Requirement >> Show all lines below holding the string "raises".
(Dataset records Opens)
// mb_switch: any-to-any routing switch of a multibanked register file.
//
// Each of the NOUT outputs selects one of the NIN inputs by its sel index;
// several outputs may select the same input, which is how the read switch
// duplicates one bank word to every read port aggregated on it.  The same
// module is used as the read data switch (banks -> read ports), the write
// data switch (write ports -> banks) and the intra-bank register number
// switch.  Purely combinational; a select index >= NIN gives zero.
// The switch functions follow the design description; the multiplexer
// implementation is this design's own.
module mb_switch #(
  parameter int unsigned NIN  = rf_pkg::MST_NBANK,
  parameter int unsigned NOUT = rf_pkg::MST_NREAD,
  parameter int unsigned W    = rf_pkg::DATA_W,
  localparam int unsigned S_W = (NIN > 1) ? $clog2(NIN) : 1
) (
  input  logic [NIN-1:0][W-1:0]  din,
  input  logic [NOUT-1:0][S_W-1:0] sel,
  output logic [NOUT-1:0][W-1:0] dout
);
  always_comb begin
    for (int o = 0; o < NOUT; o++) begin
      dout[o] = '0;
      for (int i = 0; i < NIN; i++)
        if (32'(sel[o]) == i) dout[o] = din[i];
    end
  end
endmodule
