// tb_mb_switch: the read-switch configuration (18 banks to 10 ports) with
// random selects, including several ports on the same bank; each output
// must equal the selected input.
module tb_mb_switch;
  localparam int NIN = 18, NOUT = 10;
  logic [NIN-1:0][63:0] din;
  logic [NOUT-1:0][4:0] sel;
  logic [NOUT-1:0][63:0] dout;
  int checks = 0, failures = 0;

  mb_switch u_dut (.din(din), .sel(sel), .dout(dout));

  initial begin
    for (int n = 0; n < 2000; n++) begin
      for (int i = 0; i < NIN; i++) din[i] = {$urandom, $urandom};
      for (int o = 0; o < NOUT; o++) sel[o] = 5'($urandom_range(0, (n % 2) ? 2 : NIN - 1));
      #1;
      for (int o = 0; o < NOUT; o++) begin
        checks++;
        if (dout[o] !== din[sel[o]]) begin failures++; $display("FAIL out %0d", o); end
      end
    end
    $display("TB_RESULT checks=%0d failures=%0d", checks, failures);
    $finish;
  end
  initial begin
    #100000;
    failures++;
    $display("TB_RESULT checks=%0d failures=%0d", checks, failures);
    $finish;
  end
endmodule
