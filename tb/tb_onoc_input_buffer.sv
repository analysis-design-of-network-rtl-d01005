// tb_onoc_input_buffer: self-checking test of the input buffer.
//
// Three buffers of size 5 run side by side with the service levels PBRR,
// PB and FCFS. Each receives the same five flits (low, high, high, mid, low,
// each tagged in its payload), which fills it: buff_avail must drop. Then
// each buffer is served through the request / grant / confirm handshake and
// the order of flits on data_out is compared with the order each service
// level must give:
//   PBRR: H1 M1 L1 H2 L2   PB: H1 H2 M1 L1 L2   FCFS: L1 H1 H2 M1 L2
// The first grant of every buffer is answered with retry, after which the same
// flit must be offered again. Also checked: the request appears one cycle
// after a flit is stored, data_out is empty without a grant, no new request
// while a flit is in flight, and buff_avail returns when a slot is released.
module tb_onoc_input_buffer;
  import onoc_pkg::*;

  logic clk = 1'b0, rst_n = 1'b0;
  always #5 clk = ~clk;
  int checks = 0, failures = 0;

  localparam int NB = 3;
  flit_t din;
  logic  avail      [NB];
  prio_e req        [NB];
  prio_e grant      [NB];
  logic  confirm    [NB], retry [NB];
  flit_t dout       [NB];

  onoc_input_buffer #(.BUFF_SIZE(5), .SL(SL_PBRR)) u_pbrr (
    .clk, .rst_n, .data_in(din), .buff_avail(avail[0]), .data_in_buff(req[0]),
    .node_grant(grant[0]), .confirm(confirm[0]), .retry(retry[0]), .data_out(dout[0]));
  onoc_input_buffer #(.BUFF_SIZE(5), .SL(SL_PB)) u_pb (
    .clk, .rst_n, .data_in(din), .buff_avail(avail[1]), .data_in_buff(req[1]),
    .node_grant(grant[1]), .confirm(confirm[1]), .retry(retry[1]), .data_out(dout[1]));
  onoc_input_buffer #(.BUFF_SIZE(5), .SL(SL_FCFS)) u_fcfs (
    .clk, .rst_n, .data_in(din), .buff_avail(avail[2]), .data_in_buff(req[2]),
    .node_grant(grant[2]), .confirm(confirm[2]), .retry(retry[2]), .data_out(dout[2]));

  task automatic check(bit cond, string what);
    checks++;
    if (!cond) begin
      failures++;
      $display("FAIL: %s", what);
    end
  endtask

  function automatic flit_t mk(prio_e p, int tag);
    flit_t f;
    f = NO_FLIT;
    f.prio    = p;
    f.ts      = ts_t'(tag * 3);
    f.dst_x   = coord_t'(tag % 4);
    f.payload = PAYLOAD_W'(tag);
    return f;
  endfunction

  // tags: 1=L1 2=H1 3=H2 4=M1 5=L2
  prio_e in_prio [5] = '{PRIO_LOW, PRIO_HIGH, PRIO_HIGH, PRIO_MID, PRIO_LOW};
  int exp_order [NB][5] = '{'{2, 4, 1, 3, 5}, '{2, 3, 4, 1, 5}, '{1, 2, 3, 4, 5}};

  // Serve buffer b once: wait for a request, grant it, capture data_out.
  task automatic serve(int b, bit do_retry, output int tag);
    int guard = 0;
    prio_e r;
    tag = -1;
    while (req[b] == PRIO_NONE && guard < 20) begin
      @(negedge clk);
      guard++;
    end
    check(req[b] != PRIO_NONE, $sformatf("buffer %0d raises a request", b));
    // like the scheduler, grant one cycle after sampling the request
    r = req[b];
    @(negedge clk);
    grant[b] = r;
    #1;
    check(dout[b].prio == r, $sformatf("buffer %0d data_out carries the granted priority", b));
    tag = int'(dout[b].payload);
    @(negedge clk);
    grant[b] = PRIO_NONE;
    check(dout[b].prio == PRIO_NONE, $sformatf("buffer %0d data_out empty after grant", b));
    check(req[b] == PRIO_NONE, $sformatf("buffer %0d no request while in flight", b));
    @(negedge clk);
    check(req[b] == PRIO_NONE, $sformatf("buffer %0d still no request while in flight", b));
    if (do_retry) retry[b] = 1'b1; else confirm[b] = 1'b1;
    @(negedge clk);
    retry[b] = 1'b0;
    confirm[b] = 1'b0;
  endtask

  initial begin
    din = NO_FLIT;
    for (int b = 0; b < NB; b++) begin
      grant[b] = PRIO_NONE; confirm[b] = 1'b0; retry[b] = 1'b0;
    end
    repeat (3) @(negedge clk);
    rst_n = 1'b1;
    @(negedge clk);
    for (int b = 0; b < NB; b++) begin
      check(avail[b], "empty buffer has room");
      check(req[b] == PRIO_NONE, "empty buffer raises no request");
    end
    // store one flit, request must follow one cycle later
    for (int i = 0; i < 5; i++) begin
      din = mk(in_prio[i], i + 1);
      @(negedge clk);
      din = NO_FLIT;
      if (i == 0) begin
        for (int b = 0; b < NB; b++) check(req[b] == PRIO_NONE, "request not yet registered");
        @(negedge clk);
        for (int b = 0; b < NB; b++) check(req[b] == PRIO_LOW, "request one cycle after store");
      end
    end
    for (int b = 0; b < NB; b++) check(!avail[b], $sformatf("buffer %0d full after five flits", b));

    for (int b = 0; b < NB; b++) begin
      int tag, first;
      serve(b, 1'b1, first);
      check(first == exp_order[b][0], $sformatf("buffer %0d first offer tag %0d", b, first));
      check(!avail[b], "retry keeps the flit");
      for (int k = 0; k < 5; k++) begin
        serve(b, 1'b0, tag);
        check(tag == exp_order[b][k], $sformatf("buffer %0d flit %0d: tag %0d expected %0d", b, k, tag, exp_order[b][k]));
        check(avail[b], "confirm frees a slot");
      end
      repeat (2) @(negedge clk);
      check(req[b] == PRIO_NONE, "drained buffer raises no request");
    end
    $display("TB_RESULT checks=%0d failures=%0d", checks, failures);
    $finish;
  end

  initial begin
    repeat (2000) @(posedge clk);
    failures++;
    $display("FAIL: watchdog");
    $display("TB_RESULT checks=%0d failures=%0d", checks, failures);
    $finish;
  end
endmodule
(Dataset records Closes)
(Dataset records Opens)
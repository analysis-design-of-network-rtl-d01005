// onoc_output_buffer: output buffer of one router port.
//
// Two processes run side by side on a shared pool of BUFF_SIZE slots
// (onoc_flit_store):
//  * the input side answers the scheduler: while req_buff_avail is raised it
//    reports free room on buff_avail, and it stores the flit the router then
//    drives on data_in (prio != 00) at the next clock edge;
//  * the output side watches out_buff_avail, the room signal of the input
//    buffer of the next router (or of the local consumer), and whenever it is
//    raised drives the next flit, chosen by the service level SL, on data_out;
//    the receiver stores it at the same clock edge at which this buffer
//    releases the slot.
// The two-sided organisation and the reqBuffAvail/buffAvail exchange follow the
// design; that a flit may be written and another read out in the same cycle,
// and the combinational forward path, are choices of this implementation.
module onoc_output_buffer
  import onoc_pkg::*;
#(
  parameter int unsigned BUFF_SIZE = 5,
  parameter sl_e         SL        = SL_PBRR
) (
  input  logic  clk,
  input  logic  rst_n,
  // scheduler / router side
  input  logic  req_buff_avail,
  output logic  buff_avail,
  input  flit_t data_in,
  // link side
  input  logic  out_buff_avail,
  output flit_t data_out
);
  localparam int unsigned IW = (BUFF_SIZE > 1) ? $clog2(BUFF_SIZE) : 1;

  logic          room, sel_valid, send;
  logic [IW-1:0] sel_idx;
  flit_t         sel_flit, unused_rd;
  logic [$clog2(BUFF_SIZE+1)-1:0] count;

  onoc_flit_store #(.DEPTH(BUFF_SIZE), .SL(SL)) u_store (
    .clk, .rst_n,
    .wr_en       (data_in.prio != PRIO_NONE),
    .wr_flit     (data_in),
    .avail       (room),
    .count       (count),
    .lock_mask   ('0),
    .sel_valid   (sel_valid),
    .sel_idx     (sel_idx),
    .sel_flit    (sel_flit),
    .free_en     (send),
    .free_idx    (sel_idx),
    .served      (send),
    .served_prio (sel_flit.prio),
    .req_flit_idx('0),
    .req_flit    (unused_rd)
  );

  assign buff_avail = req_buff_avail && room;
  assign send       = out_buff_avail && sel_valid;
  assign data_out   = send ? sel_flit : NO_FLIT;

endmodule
(Dataset records Closes)
(Dataset records Opens)
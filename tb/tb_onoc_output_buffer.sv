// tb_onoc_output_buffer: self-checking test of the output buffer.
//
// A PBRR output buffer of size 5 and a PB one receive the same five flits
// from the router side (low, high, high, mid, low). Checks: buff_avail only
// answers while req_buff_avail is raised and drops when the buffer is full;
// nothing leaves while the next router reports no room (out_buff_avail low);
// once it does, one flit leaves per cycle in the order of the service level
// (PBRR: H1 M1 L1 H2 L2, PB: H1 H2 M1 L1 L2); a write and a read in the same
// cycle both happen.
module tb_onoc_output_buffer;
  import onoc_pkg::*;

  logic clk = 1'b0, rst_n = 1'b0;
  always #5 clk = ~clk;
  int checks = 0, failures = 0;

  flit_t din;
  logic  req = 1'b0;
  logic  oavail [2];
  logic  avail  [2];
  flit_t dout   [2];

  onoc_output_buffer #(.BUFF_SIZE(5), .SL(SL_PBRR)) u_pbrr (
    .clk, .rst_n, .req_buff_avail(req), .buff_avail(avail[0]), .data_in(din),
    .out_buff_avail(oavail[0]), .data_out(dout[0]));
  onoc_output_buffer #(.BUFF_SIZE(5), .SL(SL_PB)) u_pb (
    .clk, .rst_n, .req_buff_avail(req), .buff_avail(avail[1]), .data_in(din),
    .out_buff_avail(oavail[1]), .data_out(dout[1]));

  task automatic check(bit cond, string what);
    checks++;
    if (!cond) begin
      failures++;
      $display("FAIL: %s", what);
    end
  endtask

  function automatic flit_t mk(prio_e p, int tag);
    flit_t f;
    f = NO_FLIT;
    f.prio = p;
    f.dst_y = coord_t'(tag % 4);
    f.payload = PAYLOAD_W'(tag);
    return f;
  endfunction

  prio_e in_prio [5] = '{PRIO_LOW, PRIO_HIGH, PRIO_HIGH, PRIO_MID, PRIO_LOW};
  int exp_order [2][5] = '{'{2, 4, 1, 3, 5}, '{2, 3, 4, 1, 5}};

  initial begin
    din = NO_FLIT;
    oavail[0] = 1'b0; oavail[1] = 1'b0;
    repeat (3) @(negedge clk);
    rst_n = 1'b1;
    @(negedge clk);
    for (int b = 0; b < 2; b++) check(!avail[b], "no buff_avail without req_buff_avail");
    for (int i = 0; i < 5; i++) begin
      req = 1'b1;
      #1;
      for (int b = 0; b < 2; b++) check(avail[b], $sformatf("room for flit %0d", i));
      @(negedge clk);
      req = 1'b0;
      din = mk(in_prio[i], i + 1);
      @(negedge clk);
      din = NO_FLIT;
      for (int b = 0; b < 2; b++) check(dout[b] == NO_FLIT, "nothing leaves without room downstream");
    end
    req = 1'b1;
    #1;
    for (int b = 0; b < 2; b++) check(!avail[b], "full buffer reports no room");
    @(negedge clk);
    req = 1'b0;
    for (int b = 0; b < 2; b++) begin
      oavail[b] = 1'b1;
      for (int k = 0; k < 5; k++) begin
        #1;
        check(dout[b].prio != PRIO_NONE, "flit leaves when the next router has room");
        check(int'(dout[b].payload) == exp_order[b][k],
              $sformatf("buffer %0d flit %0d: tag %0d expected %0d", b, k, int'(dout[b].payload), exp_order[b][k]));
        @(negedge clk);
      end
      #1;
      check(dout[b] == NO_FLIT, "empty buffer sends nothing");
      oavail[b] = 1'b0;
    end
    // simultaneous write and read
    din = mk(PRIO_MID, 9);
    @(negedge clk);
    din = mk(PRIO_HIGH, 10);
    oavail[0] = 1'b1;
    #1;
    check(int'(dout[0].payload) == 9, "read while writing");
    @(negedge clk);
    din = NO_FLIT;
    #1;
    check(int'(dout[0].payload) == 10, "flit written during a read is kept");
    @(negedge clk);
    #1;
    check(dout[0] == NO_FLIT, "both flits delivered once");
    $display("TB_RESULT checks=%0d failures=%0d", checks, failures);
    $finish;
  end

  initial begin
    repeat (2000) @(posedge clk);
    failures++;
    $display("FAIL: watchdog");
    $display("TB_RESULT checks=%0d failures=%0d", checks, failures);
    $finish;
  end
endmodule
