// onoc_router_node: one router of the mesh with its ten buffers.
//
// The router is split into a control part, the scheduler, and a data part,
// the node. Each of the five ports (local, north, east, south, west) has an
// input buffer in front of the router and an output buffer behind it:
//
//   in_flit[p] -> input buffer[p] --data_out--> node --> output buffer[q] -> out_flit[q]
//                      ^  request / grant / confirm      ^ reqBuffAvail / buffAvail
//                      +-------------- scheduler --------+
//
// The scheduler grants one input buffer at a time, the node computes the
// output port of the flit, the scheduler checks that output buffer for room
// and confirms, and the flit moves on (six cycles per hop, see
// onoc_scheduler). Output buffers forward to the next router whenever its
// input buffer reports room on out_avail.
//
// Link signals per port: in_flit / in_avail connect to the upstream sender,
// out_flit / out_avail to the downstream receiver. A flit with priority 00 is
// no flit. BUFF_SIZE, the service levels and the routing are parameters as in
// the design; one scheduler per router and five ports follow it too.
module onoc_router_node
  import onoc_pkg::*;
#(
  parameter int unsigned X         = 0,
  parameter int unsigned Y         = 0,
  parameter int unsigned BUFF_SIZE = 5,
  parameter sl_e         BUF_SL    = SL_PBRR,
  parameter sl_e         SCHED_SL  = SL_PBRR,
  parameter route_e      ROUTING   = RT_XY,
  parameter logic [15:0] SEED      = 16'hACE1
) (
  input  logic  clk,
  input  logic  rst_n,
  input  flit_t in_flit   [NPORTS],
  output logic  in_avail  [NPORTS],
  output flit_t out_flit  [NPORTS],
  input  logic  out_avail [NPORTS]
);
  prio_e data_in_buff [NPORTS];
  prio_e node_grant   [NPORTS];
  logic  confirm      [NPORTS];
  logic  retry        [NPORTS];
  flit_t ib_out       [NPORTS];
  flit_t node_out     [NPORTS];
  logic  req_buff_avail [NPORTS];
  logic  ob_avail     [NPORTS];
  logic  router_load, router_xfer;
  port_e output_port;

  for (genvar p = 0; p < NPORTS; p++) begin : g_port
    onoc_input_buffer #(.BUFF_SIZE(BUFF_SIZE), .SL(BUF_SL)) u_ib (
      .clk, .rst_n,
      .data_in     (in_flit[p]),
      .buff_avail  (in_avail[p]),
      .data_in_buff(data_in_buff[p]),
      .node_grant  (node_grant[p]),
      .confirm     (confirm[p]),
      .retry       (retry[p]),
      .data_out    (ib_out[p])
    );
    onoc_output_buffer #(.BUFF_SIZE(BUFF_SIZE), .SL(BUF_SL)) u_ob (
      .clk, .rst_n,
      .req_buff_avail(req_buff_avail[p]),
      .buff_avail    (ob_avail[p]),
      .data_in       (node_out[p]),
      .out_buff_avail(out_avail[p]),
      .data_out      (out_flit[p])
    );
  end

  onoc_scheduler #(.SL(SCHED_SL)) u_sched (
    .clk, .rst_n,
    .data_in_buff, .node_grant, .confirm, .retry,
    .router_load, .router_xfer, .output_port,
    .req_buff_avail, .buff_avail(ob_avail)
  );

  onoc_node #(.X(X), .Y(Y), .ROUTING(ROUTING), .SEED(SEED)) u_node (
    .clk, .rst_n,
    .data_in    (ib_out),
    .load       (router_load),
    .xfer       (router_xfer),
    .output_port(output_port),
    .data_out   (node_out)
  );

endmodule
(Dataset records Closes)
Exercise result >>
    check(req[b] != PRIO_NONE, $sformatf("buffer %0d raises a request", b));
      check(req[b] == PRIO_NONE, "empty buffer raises no request");
      check(req[b] == PRIO_NONE, "drained buffer raises no request");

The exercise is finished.